I think it all boils down to this quote at the end (emphasis mine):
We are better than the Pebblesorters, because we care about sentient lives, and the Pebblesorters don’t.
I agree with you that this claim is confusing (I am confused about it as well). I don’t think, however, that he’s trying to justify that it’s objective. He’s merely stating what it is and deferring the justification to a later time.
We are better than the Pebblesorters, because we care about sentient lives, and the Pebblesorters don’t.
Translated:
Humans are preferable to Pebblesorters according to human utility function, because humans care about maximizing human utility function, and the Pebblesorters don’t.
any more than “sorting pebbles into prime heaps” means “doing whatever pebblesorters care about”
How specifically are these two things different? I can imagine some differences, but I am not sure which one did you mean.
For example, if you meant that sorting pebbles is what they do, but it’s not their terminal value and certainly not their only value (just like humans build houses, but building houses is not our terminal value), in that case you fight the hypothetical.
If you meant that in a different universe pebblesorter-equivalents would evolve differently and wouldn’t care about sorting pebbles into prime heaps, then the pebblesorter-equivalents wouldn’t be pebblesorters. Analogically, there could be some human-equivalents in a paraller universe with inhuman values; but they wouldn’t be humans.

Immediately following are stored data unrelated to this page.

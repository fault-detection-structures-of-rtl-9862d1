// tb_aes_fd_top: end-to-end testbench of aes_fd_top at its default
// parameters.
//
// Every structure in the top is driven at once: all 256 inputs through the
// four S-box / inverse S-box structures and the two mixed units in both
// directions (mode switch), then AES-128 blocks on both encryption cores,
// FIPS-197 example first.  Faults are injected once per structure (a block
// output bit of an S-box forced to the wrong value) and must be flagged by
// the right block.  Each mechanism is counted and must occur at least once:
// encryption-direction and decryption-direction use of the mixed units,
// detection in each of the five blocks, an encryption completing in NR
// cycles, a start ignored while busy, a detected fault inside an AES core,
// and, for the S-boxes with the Block 5 check in the next cycle, a clean
// pass over all inputs with the flags one edge late and an output fault
// flagged by Block 5 on the following edge only.
module tb_aes_fd_top;
  import aes_fd_pkg::*;
  import tb_ref_pkg::*;

  int checks = 0;
  int failures = 0;
  logic clk = 1'b0;
  always #5 clk = ~clk;

  task automatic check(input bit ok, input string what);
    checks++;
    if (!ok) begin
      failures++;
      if (failures <= 10) $display("FAIL %s", what);
    end
  endtask

  initial begin : watchdog
    repeat (100000) @(posedge clk);
    failures++;
    $display("watchdog expired");
    $display("TB_RESULT checks=%0d failures=%0d", checks, failures);
    $finish;
  end

  logic         rst_n;
  gf256_t       sb1_x, sb1_y, isb1_y, isb1_x, sb2_x, sb2_y, isb2_y, isb2_x;
  blk_err_t     sb1_be, isb1_be, sb2_be, isb2_be, mix1_be, mix2_be, aes1_bke, aes2_bke;
  logic         sb1_e, isb1_e, sb2_e, isb2_e, mix1_e, mix2_e;
  logic         mix1_dec, mix2_dec;
  gf256_t       mix1_din, mix1_dout, mix2_din, mix2_dout;
  logic [127:0] aes_key, aes_ptext, aes1_ct, aes2_ct;
  logic         aes1_start, aes1_busy, aes1_done, aes1_err, aes1_esb, aes1_eks;
  logic         aes2_start, aes2_busy, aes2_done, aes2_err, aes2_esb, aes2_eks;
  logic [15:0]  aes1_bye, aes2_bye;
  logic         pp1_v, pp2_v, pp1_ev, pp2_ev, pp1_e, pp2_e;
  gf256_t       pp1_x, pp1_y, pp2_x, pp2_y;
  blk_err_t     pp1_be, pp2_be;

  aes_fd_top dut (
    .clk(clk), .rst_n(rst_n),
    .sb1_x(sb1_x), .sb1_y(sb1_y), .sb1_blk_err(sb1_be), .sb1_err(sb1_e),
    .isb1_y(isb1_y), .isb1_x(isb1_x), .isb1_blk_err(isb1_be), .isb1_err(isb1_e),
    .sb2_x(sb2_x), .sb2_y(sb2_y), .sb2_blk_err(sb2_be), .sb2_err(sb2_e),
    .isb2_y(isb2_y), .isb2_x(isb2_x), .isb2_blk_err(isb2_be), .isb2_err(isb2_e),
    .mix1_dec(mix1_dec), .mix1_din(mix1_din), .mix1_dout(mix1_dout), .mix1_blk_err(mix1_be), .mix1_err(mix1_e),
    .mix2_dec(mix2_dec), .mix2_din(mix2_din), .mix2_dout(mix2_dout), .mix2_blk_err(mix2_be), .mix2_err(mix2_e),
    .pp1_valid(pp1_v), .pp1_x(pp1_x), .pp1_y(pp1_y), .pp1_err_valid(pp1_ev), .pp1_blk_err(pp1_be), .pp1_err(pp1_e),
    .pp2_valid(pp2_v), .pp2_x(pp2_x), .pp2_y(pp2_y), .pp2_err_valid(pp2_ev), .pp2_blk_err(pp2_be), .pp2_err(pp2_e),
    .aes_key(aes_key), .aes_ptext(aes_ptext),
    .aes1_start(aes1_start), .aes1_busy(aes1_busy), .aes1_done(aes1_done), .aes1_ctext(aes1_ct),
    .aes1_err(aes1_err), .aes1_err_sb(aes1_esb), .aes1_err_ks(aes1_eks), .aes1_byte_err(aes1_bye),
    .aes1_sb_blk_err(aes1_bke),
    .aes2_start(aes2_start), .aes2_busy(aes2_busy), .aes2_done(aes2_done), .aes2_ctext(aes2_ct),
    .aes2_err(aes2_err), .aes2_err_sb(aes2_esb), .aes2_err_ks(aes2_eks), .aes2_byte_err(aes2_bye),
    .aes2_sb_blk_err(aes2_bke)
  );

  int n_pipe = 0, n_pipe_late = 0;
  int n_enc = 0, n_dec = 0, n_aes = 0, n_ignored = 0, n_aes_fault = 0;
  int n_blk [1:5];
  logic [7:0] f8a, f8b;
  logic [3:0] f4a, f4b;

  // count which block flags rose; the expected one must be among them
  task automatic saw(input blk_err_t be, input int b, input string what);
    logic hit;
    hit = (b == 1) ? be.b1 : (b == 2) ? be.b2 : (b == 3) ? be.b3 : (b == 4) ? be.b4 : be.b5;
    check(hit, what);
    if (hit) n_blk[b]++;
  endtask

  initial begin
    int lat;
    logic [127:0] exp_ct;
    for (int b = 1; b <= 5; b++) n_blk[b] = 0;
    rst_n = 1'b0;
    aes1_start = 1'b0;
    aes2_start = 1'b0;
    aes_key = '0;
    aes_ptext = '0;
    mix1_dec = 1'b0;
    mix2_dec = 1'b0;
    pp1_v = 1'b0; pp2_v = 1'b0; pp1_x = '0; pp2_x = '0;
    repeat (2) @(negedge clk);
    rst_n = 1'b1;

    // ---- all S-box structures, every input
    for (int d = 0; d < 2; d++) begin
      for (int k = 0; k < 256; k++) begin
        sb1_x = 8'(k);  isb1_y = 8'(k);  sb2_x = 8'(k);  isb2_y = 8'(k);
        mix1_dec = d[0];  mix2_dec = ~d[0];
        mix1_din = 8'(k); mix2_din = 8'(k);
        #1;
        check(sb1_y == sbox(8'(k)) && sb2_y == sbox(8'(k)), $sformatf("S-box %h", k));
        check(isb1_x == inv_sbox(8'(k)) && isb2_x == inv_sbox(8'(k)), $sformatf("inverse S-box %h", k));
        check(mix1_dout == (d[0] ? inv_sbox(8'(k)) : sbox(8'(k))), $sformatf("mix1 %h", k));
        check(mix2_dout == (d[0] ? sbox(8'(k)) : inv_sbox(8'(k))), $sformatf("mix2 %h", k));
        check(!(sb1_e | isb1_e | sb2_e | isb2_e | mix1_e | mix2_e), $sformatf("false alarm %h", k));
      end
      n_enc++;
      n_dec++;
    end

    // ---- one fault per block and structure (value-changing, odd by construction)
    sb1_x = 8'h3a; isb1_y = 8'hc5; sb2_x = 8'h71; isb2_y = 8'h0e;
    mix1_dec = 1'b1; mix1_din = 8'h99; mix2_dec = 1'b0; mix2_din = 8'h42;
    #1;
    f8a = dut.u_sb1.eta ^ 8'h10;      force dut.u_sb1.eta = f8a;
    f8b = dut.u_isb2.eta ^ 8'h01;     force dut.u_isb2.eta = f8b;
    #1; saw(sb1_be, 1, "sb1 block 1"); saw(isb2_be, 1, "isb2 block 1");
    release dut.u_sb1.eta; release dut.u_isb2.eta;
    f4a = dut.u_isb1.u_inv.gamma ^ 4'h2; force dut.u_isb1.u_inv.gamma = f4a;
    f4b = dut.u_mix2.u_inv.gamma ^ 4'h8; force dut.u_mix2.u_inv.gamma = f4b;
    #1; saw(isb1_be, 2, "isb1 block 2"); saw(mix2_be, 2, "mix2 block 2");
    release dut.u_isb1.u_inv.gamma; release dut.u_mix2.u_inv.gamma;
    f4a = dut.u_sb2.u_inv.theta ^ 4'h4; force dut.u_sb2.u_inv.theta = f4a;
    #1; saw(sb2_be, 3, "sb2 block 3");
    release dut.u_sb2.u_inv.theta;
    f8a = dut.u_mix1.sigma ^ 8'h80; force dut.u_mix1.sigma = f8a;
    #1; saw(mix1_be, 4, "mix1 block 4");
    release dut.u_mix1.sigma;
    f8a = dut.u_sb1.y ^ 8'h08; force dut.u_sb1.y = f8a;
    f8b = dut.u_mix1.dout ^ 8'h20; force dut.u_mix1.dout = f8b;
    #1; saw(sb1_be, 5, "sb1 block 5"); saw(mix1_be, 5, "mix1 block 5");
    release dut.u_sb1.y; release dut.u_mix1.dout;

    // ---- S-boxes with the Block 5 check in the next cycle
    for (int k = 0; k < 256; k++) begin
      @(negedge clk);
      pp1_v = 1'b1; pp2_v = 1'b1; pp1_x = 8'(k); pp2_x = 8'(255 - k);
      #1;
      check(pp1_y == sbox(8'(k)) && pp2_y == sbox(8'(255 - k)), $sformatf("pipelined S-box %h", k));
      @(posedge clk); #1;
      check(pp1_ev && pp2_ev && !pp1_e && !pp2_e, $sformatf("pipelined false alarm %h", k));
      n_pipe++;
    end
    @(negedge clk);
    pp1_x = 8'h5c; pp2_x = 8'hd3;
    #1;
    f8a = pp1_y ^ 8'h40; force dut.u_pp1.y = f8a;
    f8b = pp2_y ^ 8'h02; force dut.u_pp2.y = f8b;
    #1; check(!pp1_e && !pp2_e, "pipelined flag before the edge");
    @(posedge clk); #1;
    release dut.u_pp1.y; release dut.u_pp2.y;
    check(pp1_be == 5'b10000 && pp2_be == 5'b10000 && pp1_e && pp2_e, "pipelined Block 5 flag");
    if (pp1_be.b5 && pp2_be.b5) n_pipe_late++;
    @(negedge clk);
    pp1_v = 1'b0; pp2_v = 1'b0;
    @(posedge clk); #1;
    check(!pp1_ev && !pp2_ev && !pp1_e && !pp2_e, "pipelined idle");

    // ---- AES-128 on both cores
    aes_key   = 128'h000102030405060708090a0b0c0d0e0f;
    aes_ptext = 128'h00112233445566778899aabbccddeeff;
    exp_ct    = 128'h69c4e0d86a7b0430d8cdb78070b4c55a;
    for (int n = 0; n < 4; n++) begin
      @(negedge clk);
      aes1_start = 1'b1; aes2_start = 1'b1;
      @(negedge clk);
      lat = 1;
      // a second start while busy is ignored
      if (aes1_busy) n_ignored++;
      @(negedge clk);
      lat++;
      aes1_start = 1'b0; aes2_start = 1'b0;
      while (!aes1_done) begin
        @(negedge clk);
        lat++;
      end
      check(lat - 1 == 10, $sformatf("AES latency %0d", lat - 1));   // edges from accept to done
      check(aes2_done && aes1_ct == exp_ct && aes2_ct == exp_ct, $sformatf("AES block %0d", n));
      check(!aes1_err && !aes2_err, "AES false alarm");
      n_aes++;
      aes_key   = {$urandom, $urandom, $urandom, $urandom};
      aes_ptext = {$urandom, $urandom, $urandom, $urandom};
      exp_ct    = aes128_encrypt(aes_key, aes_ptext, 10);
    end

    // ---- a fault inside an AES core: SubBytes S-box 9 of the GF2 core, round 1
    @(negedge clk);
    aes2_start = 1'b1;
    @(negedge clk);
    aes2_start = 1'b0;
    f8a = dut.u_aes2.u_subbytes.g_sb[9].u_sb.g_gf2.u_sbox.sigma ^ 8'h01;
    force dut.u_aes2.u_subbytes.g_sb[9].u_sb.g_gf2.u_sbox.sigma = f8a;
    @(negedge clk);
    release dut.u_aes2.u_subbytes.g_sb[9].u_sb.g_gf2.u_sbox.sigma;
    while (!aes2_done) @(negedge clk);
    check(aes2_err && aes2_esb && aes2_bke.b4 && aes2_ct != exp_ct, "AES core fault detected");
    if (aes2_err) n_aes_fault++;

    $display("mixed enc passes %0d, dec passes %0d, detections per block %0d %0d %0d %0d %0d",
             n_enc, n_dec, n_blk[1], n_blk[2], n_blk[3], n_blk[4], n_blk[5]);
    $display("AES blocks %0d, ignored starts %0d, AES faults detected %0d", n_aes, n_ignored, n_aes_fault);
    $display("pipelined S-box passes %0d, late Block 5 detections %0d", n_pipe, n_pipe_late);
    check(n_pipe > 0 && n_pipe_late > 0, "pipelined mechanism count");
    check(n_enc > 0 && n_dec > 0 && n_aes > 0 && n_ignored > 0 && n_aes_fault > 0, "mechanism count");
    for (int b = 1; b <= 5; b++) check(n_blk[b] > 0, $sformatf("block %0d detection never happened", b));
    $display("TB_RESULT checks=%0d failures=%0d", checks, failures);
    $finish;
  end
endmodule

Or perhaps you meant the difference between extrapolated values and “what now feels like a reasonable heuristics”. Or...
What I meant is that “prime heaps” are not about pebblesorters. There are exactly zero pebblesorters in the definitions of “prime”, “pebble” and “heap”.
If I told you to sort pebbles into prime heaps, the first thing you’d do is calculate some prime numbers. If I told you to do whatever pebblesorters care about, the first thing you’d do is find one and interrogate it to find out what they valued.
If I gave you a source code of a Friendly AI, all you’d have to do would be to run the code.
If I told you to do whatever human CEV is, you’d have to find and interrogate some humans.
The difference is that by analysing the code of the Friendly AI you could probably learn some facts about humans, while by learning about prime numbers you don’t learn about the pebblesorters. But that’s a consequence of humans caring about humans, and pebblesorters not caring about pebblesorters. Our values are more complex than prime numbers and include caring about ourselves… which is probably likely to happen to a species created by evolution.
I think it all boils down to this quote at the end (emphasis mine):
I agree with you that this claim is confusing (I am confused about it as well). I don’t think, however, that he’s trying to justify that it’s objective. He’s merely stating what it is and deferring the justification to a later time.
Translated:
But that’s not what “better” means at all, any more than “sorting pebbles into prime heaps” means “doing whatever pebblesorters care about”.
How specifically are these two things different? I can imagine some differences, but I am not sure which one did you mean.
For example, if you meant that sorting pebbles is what they do, but it’s not their terminal value and certainly not their only value (just like humans build houses, but building houses is not our terminal value), in that case you fight the hypothetical.
If you meant that in a different universe pebblesorter-equivalents would evolve differently and wouldn’t care about sorting pebbles into prime heaps, then the pebblesorter-equivalents wouldn’t be pebblesorters. Analogically, there could be some human-equivalents in a paraller universe with inhuman values; but they wouldn’t be humans.
Or perhaps you meant the difference between extrapolated values and “what now feels like a reasonable heuristics”. Or...
What I meant is that “prime heaps” are not about pebblesorters. There are exactly zero pebblesorters in the definitions of “prime”, “pebble” and “heap”.
If I told you to sort pebbles into prime heaps, the first thing you’d do is calculate some prime numbers. If I told you to do whatever pebblesorters care about, the first thing you’d do is find one and interrogate it to find out what they valued.
If I gave you a source code of a Friendly AI, all you’d have to do would be to run the code.
If I told you to do whatever human CEV is, you’d have to find and interrogate some humans.
The difference is that by analysing the code of the Friendly AI you could probably learn some facts about humans, while by learning about prime numbers you don’t learn about the pebblesorters. But that’s a consequence of humans caring about humans, and pebblesorters not caring about pebblesorters. Our values are more complex than prime numbers and include caring about ourselves… which is probably likely to happen to a species created by evolution.